If $$\frac{a+b+c+d}{\sqrt{(1+a^2)(1+b^2)(1+c^2)(1+d^2)}}= \frac{3\sqrt{3}}{4}$$ for $a,b,c,d>0$

Then Value of $\frac{1}{\sqrt{1+a^2}}+\frac{1}{\sqrt{1+b^2}}+\frac{1}{\sqrt{1+c^2}}+\frac{1}{\sqrt{1+d^2}}$ is

Try: using A.M G.M Inequality

$$1+a^2\geq 2a\;, 1+b^2\geq 2b\;,1+c^2\geq 2c\; 1+d^2\geq 2d$$

$$\sqrt{(1+a^2)(1+b^2)(1+c^2)(1+d^2)}\geq 4\sqrt{abcd}$$

$$\frac{a+b+c+d}{\sqrt{(1+a^2)(1+b^2)(1+c^2)(1+d^2)}}\leq \frac{a+b+c+d}{4\sqrt{abcd}}$$

I have edited it, please have a look

Could some help me to solve it , Thanks

Answer 1

We'll prove that $$\frac{a+b+c+d}{\sqrt{(1+a^2)(1+b^2)(1+c^2)(1+d^2)}}\leq\frac{3\sqrt3}{4},$$ where the equality occurs for $a=b=c=d=\frac{1}{\sqrt3}$ only.

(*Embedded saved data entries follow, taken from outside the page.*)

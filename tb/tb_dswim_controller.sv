// tb_dswim_controller: runs the controller alone on the worked example of a
// 44-pixel-wide image with 16-pixel blocks and 3 line buffers (instruction
// list (0,0,4,3,0) (0,4,8,3,0) (1,0,12,3,0) (1,4,0,2,1), repeated). For the
// first 16 blocks it checks which LB each block is written to (blocks 0-2
// LB0, 3-5 LB1, 6-8 LB2, 9-10 LB0, 11-13 LB1, 14-15 LB2), the exact BRAM
// bytes it enables (linear positions R+16k.. of the line, R = 0,4,8,12),
// the carried pixels written to the next LB, the address-select output, the
// counter resets at line ends, the side-band of the output window 7 cycles
// later, and that the controller stops accepting after N_height lines.
module tb_dswim_controller;
  import dswim_pkg::*;
  import dswim_tb_pkg::*;
  localparam int H = 3, NBLK = 16, NLINE_MAX = 4096, NBRAM = 3, LAT = 7, HEIGHT = 6;
  logic clk = 0, rst_n = 0;
  always #5 clk = ~clk;
  logic cfg_we = 0, in_valid = 0, in_ready, out_valid, out_last;
  logic [15:0] cfg_height = 0, out_line, out_x;
  logic [3:0] instr_addr;
  logic [31:0] instr_data;
  logic [NBLK-1:0][7:0] in_blk = '0;
  logic [H-1:0][NBRAM-1:0][63:0] wr_data, rd_data = '0;
  logic [H-1:0][NBRAM-1:0][7:0] wr_mask;
  logic [H-1:0][NBRAM-1:0] wr_en, addr_inc, addr_rst;
  logic [1:0] addr_sel;
  logic [H-1:0][NBLK-1:0][7:0] out_win;
  dswim_controller #(.H(H), .NBLK(NBLK), .NLINE_MAX(NLINE_MAX)) dut (.*);

  // instruction ROM for the example, read combinationally like instr_mem
  logic [31:0] rom [16];
  assign instr_data = rom[instr_addr];

  localparam int LB_OF_BLK [16] = '{0,0,0, 1,1,1, 2,2,2, 0,0, 1,1,1, 2,2};
  localparam int R_OF_LINE [4]  = '{0, 4, 8, 12};
  localparam int CYC_OF_LINE [4] = '{3, 3, 3, 2};

  int checks = 0, failures = 0, cyc = 0;
  int blk_line[$], blk_k[$], acc_t[$];
  always @(posedge clk) cyc++;
  task automatic chk(bit ok, string s);
    checks++;
    if (!ok) begin failures++; if (failures < 10) $display("FAIL %s (cycle %0d)", s, cyc); end
  endtask

  // write-side checker: the write of a block appears 3 cycles after acceptance
  int wr_idx = 0;
  always @(negedge clk) if (rst_n && (|wr_en)) begin
    int y, k, r, lb, last;
    logic [H-1:0][NBRAM-1:0][7:0] xm;
    y = blk_line[wr_idx]; k = blk_k[wr_idx];
    r = R_OF_LINE[y % 4]; lb = y % H;
    last = (k == CYC_OF_LINE[y % 4] - 1);
    if (wr_idx < 16) chk(lb == LB_OF_BLK[wr_idx], "LB of block (worked example)");
    xm = '0;
    for (int i = 0; i < NBLK; i++) begin
      int p;
      p = r + NBLK * k + i;
      xm[lb][(p / 8) % NBRAM][p % 8] = 1'b1;
    end
    if (last) begin
      int rn;
      rn = R_OF_LINE[(y + 1) % 4];
      for (int i = 0; i < rn; i++) xm[(lb + 1) % H][i / 8][i % 8] = 1'b1;
    end
    chk(wr_mask == xm, $sformatf("byte enables of block %0d", wr_idx));
    chk(addr_sel == 2'(lb), "address select");
    for (int l = 0; l < H; l++) chk(addr_rst[l] == ((last && l == lb) ? '1 : '0), "counter reset");
    wr_idx++;
  end

  // output side-band checker
  int out_idx = 0;
  always @(posedge clk) if (rst_n && out_valid) begin
    int y, k;
    y = blk_line[out_idx]; k = blk_k[out_idx];
    chk(cyc - acc_t[out_idx] == LAT, "latency");
    chk(out_line == 16'(y), "out_line");
    chk(out_x == 16'(R_OF_LINE[y % 4] + NBLK * k), "out_x");
    chk(out_last == (k == CYC_OF_LINE[y % 4] - 1), "out_last");
    out_idx++;
  end

  initial begin
    instr_q_t q;
    q = gen_instr(44, NBLK);
    foreach (rom[i]) rom[i] = '0;
    foreach (q[i]) rom[i] = encode_instr(q[i], start_w(NBRAM), offset_w(), remain_w(NBLK),
                                         cycle_w(NLINE_MAX, NBLK));
    repeat (2) @(negedge clk);
    rst_n = 1;
    chk(in_ready == 0, "idle before arming");
    cfg_we = 1; cfg_height = 16'(HEIGHT);
    @(negedge clk);
    cfg_we = 0;
    for (int y = 0; y < HEIGHT; y++)
      for (int k = 0; k < CYC_OF_LINE[y % 4]; k++) begin
        if ($urandom_range(3) == 0) begin in_valid = 0; @(negedge clk); end
        in_valid = 1;
        for (int i = 0; i < NBLK; i++) in_blk[i] = 8'($urandom);
        chk(in_ready == 1, "ready during image");
        blk_line.push_back(y); blk_k.push_back(k); acc_t.push_back(cyc + 1);
        @(negedge clk);
      end
    in_valid = 0;
    chk(in_ready == 0, "stops after N_height lines");
    repeat (LAT + 2) @(negedge clk);
    chk(out_idx == blk_line.size() && wr_idx == blk_line.size(), "all blocks seen");
    $display("TB_RESULT checks=%0d failures=%0d", checks, failures);
    $finish;
  end
  initial begin
    repeat (3000) @(posedge clk);
    failures++;
    $display("TB_RESULT checks=%0d failures=%0d", checks, failures);
    $finish;
  end
endmodule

Indeed, let $a=\frac{x}{\sqrt3},$ $b=\frac{y}{\sqrt3},$ $c=\frac{z}{\sqrt3}$ and $d=\frac{t}{\sqrt3}.$

Thus, we need to prove that $$(x^2+3)(y^2+3)(z^2+3)(t^2+3)\geq16(x+y+z+t)^2.$$ Consider five cases.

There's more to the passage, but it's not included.